*** Opening of DATA PROVIDED ***
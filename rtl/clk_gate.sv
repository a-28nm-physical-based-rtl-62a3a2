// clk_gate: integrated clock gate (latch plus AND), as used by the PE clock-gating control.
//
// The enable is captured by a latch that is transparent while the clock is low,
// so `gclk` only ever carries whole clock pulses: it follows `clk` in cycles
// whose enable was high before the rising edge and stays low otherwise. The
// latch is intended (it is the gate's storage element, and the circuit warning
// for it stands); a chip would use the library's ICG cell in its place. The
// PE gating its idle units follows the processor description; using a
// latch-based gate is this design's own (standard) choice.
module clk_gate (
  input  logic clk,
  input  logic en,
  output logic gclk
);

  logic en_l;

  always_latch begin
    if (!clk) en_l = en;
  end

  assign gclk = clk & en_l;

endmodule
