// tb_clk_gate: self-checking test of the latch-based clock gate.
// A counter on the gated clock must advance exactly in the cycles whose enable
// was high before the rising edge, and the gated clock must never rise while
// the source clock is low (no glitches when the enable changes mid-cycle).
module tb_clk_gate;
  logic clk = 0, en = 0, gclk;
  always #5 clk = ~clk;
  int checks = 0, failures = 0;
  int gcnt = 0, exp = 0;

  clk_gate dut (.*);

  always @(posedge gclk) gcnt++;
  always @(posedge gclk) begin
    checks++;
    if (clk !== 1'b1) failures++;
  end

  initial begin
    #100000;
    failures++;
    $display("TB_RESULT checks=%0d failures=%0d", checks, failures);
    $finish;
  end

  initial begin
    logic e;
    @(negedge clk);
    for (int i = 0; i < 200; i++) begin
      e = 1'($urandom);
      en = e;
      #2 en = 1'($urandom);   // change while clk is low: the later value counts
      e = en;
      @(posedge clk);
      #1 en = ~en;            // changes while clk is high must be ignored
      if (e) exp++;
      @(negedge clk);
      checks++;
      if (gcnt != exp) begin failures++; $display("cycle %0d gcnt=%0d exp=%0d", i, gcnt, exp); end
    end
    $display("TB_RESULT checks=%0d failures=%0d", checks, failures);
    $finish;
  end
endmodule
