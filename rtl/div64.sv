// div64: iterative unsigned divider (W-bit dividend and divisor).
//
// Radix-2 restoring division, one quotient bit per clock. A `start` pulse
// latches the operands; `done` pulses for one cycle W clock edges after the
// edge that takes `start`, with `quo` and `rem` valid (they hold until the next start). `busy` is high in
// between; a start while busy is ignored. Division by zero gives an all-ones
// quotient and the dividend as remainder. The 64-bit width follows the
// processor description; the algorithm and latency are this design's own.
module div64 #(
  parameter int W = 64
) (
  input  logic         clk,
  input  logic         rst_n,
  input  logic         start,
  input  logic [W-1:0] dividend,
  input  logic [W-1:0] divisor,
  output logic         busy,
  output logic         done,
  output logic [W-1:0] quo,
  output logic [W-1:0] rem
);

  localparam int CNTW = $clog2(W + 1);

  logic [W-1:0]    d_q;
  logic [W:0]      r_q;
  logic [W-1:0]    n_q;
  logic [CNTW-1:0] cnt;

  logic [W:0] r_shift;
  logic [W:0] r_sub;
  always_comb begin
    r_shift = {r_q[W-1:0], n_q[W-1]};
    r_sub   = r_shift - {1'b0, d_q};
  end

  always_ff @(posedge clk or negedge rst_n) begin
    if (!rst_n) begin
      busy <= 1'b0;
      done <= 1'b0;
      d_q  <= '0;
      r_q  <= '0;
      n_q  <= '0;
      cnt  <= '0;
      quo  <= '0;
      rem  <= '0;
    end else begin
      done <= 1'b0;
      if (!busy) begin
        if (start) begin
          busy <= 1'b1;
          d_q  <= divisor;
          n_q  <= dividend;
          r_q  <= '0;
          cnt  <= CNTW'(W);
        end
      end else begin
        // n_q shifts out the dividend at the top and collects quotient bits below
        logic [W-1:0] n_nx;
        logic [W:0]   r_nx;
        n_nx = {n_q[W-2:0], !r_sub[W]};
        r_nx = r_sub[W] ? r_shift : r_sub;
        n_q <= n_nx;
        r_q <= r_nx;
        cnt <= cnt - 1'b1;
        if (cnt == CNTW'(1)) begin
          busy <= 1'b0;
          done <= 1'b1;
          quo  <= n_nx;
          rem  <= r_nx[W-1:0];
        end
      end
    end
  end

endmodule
*** Close of DATA PROVIDED ***
REQUIRED ACTION:
Which lines of the data include the string "output"? Copy each of them.

SOLUTION FOR THIS TASK:
  output logic gclk
  output logic         busy,
  output logic         done,
  output logic [W-1:0] quo,
  output logic [W-1:0] rem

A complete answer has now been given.